━━━━━ Material for this exercise ━━━━━

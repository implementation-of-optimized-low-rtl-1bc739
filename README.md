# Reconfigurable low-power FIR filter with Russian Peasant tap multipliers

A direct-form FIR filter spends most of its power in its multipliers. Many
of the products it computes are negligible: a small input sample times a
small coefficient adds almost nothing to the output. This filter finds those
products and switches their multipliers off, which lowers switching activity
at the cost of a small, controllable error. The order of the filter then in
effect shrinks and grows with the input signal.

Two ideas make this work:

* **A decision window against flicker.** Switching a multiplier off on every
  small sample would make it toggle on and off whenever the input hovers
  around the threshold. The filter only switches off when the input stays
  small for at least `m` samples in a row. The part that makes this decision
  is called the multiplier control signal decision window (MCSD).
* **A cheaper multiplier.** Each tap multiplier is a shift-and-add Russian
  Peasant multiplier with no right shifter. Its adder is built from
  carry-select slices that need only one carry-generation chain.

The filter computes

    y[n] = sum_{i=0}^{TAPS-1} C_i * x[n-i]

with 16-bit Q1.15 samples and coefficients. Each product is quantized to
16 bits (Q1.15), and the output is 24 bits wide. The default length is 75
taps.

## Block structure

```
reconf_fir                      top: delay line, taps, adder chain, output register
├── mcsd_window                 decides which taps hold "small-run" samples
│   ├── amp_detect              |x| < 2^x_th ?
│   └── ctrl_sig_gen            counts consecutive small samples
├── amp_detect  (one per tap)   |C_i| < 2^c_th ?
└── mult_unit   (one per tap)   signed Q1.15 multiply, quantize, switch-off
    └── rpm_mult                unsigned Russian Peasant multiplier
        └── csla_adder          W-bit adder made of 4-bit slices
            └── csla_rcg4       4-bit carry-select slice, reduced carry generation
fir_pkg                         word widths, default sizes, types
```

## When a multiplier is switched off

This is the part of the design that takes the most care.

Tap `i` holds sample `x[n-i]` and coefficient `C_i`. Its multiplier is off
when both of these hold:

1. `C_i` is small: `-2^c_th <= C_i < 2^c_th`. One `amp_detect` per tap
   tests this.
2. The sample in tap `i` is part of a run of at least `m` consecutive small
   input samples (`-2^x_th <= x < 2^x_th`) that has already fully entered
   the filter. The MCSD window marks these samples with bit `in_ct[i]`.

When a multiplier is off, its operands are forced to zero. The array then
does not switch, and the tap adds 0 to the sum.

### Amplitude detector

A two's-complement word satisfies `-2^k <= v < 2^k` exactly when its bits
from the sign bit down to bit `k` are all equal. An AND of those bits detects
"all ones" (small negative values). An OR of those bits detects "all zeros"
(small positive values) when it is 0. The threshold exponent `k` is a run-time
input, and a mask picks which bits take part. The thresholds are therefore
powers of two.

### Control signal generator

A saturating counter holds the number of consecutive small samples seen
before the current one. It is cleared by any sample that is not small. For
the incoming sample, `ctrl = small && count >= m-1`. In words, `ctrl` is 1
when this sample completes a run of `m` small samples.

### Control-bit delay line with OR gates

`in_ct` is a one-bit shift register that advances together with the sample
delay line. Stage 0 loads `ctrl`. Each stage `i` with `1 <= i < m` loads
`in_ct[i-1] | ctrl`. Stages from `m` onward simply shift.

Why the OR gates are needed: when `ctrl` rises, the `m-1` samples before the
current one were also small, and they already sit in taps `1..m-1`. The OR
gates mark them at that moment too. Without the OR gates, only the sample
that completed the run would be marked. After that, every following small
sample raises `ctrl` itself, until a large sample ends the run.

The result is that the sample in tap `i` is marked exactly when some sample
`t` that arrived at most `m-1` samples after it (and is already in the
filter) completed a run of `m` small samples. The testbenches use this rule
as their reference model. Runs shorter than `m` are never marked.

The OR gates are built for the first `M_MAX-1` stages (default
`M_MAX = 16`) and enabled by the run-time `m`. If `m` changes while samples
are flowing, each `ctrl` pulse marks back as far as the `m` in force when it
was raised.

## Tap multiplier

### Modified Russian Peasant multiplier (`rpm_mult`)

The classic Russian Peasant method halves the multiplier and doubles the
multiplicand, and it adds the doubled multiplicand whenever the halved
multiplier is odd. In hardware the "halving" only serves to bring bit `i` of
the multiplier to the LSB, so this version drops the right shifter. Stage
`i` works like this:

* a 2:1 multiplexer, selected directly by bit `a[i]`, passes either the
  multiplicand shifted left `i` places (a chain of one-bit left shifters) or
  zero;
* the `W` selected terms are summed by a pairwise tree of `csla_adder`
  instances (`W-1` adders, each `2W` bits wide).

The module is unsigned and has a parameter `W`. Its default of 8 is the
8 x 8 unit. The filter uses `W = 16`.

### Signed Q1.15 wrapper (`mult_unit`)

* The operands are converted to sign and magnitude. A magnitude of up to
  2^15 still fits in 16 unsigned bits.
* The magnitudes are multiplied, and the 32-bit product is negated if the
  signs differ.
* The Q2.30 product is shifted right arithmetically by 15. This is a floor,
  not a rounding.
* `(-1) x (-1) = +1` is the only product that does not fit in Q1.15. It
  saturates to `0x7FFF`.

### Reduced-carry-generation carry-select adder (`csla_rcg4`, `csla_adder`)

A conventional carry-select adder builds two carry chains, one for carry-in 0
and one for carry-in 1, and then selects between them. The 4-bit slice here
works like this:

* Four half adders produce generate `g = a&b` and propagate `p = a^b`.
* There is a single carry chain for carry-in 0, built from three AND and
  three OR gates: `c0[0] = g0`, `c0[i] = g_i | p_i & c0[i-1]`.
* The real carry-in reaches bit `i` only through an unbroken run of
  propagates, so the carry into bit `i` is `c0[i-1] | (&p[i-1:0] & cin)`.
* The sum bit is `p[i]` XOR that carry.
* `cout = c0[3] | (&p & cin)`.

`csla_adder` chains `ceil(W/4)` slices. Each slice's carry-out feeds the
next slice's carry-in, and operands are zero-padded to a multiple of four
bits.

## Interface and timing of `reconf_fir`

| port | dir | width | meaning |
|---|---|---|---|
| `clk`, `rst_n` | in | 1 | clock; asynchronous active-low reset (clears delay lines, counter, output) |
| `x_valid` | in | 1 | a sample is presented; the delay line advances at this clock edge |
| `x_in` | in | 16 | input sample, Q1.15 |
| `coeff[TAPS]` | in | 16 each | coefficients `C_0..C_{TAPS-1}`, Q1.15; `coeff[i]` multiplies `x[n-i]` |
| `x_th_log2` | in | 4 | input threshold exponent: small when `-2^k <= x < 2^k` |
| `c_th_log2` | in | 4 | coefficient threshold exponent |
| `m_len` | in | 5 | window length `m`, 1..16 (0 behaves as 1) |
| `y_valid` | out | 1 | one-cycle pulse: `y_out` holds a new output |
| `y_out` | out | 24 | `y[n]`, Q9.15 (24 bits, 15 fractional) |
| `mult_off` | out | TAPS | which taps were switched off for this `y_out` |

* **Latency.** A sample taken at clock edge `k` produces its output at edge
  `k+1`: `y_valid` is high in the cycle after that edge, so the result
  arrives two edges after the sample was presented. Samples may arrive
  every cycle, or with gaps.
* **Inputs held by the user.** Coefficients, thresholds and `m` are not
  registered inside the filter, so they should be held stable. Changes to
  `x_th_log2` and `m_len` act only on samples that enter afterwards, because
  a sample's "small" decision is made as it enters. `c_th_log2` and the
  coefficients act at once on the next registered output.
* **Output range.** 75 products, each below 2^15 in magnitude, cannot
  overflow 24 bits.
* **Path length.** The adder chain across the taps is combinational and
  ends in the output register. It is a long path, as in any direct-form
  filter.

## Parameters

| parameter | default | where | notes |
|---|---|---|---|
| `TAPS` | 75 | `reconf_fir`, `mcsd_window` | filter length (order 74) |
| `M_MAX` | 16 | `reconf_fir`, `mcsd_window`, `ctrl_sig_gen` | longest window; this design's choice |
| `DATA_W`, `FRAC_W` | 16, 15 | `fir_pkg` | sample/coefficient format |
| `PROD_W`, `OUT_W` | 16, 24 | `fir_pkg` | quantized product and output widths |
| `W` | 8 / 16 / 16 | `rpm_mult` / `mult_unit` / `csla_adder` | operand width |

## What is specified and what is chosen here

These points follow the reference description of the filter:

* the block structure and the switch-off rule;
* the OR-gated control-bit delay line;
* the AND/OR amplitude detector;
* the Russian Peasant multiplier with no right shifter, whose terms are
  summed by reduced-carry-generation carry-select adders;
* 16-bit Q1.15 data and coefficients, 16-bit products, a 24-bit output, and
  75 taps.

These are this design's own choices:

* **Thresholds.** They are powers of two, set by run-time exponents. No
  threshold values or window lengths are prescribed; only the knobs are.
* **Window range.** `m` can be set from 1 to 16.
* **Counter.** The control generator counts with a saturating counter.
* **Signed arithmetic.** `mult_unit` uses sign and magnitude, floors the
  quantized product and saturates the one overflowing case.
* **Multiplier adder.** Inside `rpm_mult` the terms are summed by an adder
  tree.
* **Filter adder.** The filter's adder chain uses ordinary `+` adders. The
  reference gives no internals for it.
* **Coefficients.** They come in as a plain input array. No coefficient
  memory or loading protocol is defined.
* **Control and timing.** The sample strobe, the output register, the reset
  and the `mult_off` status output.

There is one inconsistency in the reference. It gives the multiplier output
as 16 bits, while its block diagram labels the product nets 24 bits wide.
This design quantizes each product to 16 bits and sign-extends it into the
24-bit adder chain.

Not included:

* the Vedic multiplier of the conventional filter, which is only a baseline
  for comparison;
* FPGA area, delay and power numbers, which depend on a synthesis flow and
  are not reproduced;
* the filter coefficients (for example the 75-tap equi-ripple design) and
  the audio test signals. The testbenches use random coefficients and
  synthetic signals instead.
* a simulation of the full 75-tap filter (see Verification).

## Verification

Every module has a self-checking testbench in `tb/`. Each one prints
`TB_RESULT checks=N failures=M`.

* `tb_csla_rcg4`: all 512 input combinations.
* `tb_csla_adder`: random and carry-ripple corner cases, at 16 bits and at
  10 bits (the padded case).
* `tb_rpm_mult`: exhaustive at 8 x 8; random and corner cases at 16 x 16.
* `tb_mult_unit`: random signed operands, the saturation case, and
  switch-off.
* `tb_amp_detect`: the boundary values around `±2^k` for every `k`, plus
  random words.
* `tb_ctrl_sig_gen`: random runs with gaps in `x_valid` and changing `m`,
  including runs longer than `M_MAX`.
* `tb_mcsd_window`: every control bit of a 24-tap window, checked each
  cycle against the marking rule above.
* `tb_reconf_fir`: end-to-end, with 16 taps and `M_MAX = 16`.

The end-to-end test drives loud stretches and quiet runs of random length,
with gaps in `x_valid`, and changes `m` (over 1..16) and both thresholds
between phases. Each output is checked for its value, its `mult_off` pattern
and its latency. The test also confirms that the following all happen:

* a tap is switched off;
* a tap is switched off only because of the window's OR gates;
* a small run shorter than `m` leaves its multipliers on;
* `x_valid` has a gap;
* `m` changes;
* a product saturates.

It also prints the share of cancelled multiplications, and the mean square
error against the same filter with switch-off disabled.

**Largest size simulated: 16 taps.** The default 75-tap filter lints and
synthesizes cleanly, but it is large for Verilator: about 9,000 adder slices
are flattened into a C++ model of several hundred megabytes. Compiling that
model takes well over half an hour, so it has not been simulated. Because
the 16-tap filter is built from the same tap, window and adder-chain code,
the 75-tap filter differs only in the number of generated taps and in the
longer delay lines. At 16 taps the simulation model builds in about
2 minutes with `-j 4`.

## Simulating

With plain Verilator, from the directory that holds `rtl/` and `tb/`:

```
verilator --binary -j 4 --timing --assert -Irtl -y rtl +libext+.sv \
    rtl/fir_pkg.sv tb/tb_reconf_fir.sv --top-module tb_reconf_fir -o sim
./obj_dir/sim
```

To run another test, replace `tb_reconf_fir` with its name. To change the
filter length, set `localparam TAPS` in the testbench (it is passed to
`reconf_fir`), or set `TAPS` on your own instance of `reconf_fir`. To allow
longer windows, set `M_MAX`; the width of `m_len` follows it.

━━━━━

Your goal: Within the material above, transcribe exactly the lines that run from the line holding "only a baseline" through the line holding "window's OR gates;".

Solution:
* the Vedic multiplier of the conventional filter, which is only a baseline
  for comparison;
* FPGA area, delay and power numbers, which depend on a synthesis flow and
  are not reproduced;
* the filter coefficients (for example the 75-tap equi-ripple design) and
  the audio test signals. The testbenches use random coefficients and
  synthetic signals instead.
* a simulation of the full 75-tap filter (see Verification).

## Verification

Every module has a self-checking testbench in `tb/`. Each one prints
`TB_RESULT checks=N failures=M`.

* `tb_csla_rcg4`: all 512 input combinations.
* `tb_csla_adder`: random and carry-ripple corner cases, at 16 bits and at
  10 bits (the padded case).
* `tb_rpm_mult`: exhaustive at 8 x 8; random and corner cases at 16 x 16.
* `tb_mult_unit`: random signed operands, the saturation case, and
  switch-off.
* `tb_amp_detect`: the boundary values around `±2^k` for every `k`, plus
  random words.
* `tb_ctrl_sig_gen`: random runs with gaps in `x_valid` and changing `m`,
  including runs longer than `M_MAX`.
* `tb_mcsd_window`: every control bit of a 24-tap window, checked each
  cycle against the marking rule above.
* `tb_reconf_fir`: end-to-end, with 16 taps and `M_MAX = 16`.

The end-to-end test drives loud stretches and quiet runs of random length,
with gaps in `x_valid`, and changes `m` (over 1..16) and both thresholds
between phases. Each output is checked for its value, its `mult_off` pattern
and its latency. The test also confirms that the following all happen:

* a tap is switched off;
* a tap is switched off only because of the window's OR gates;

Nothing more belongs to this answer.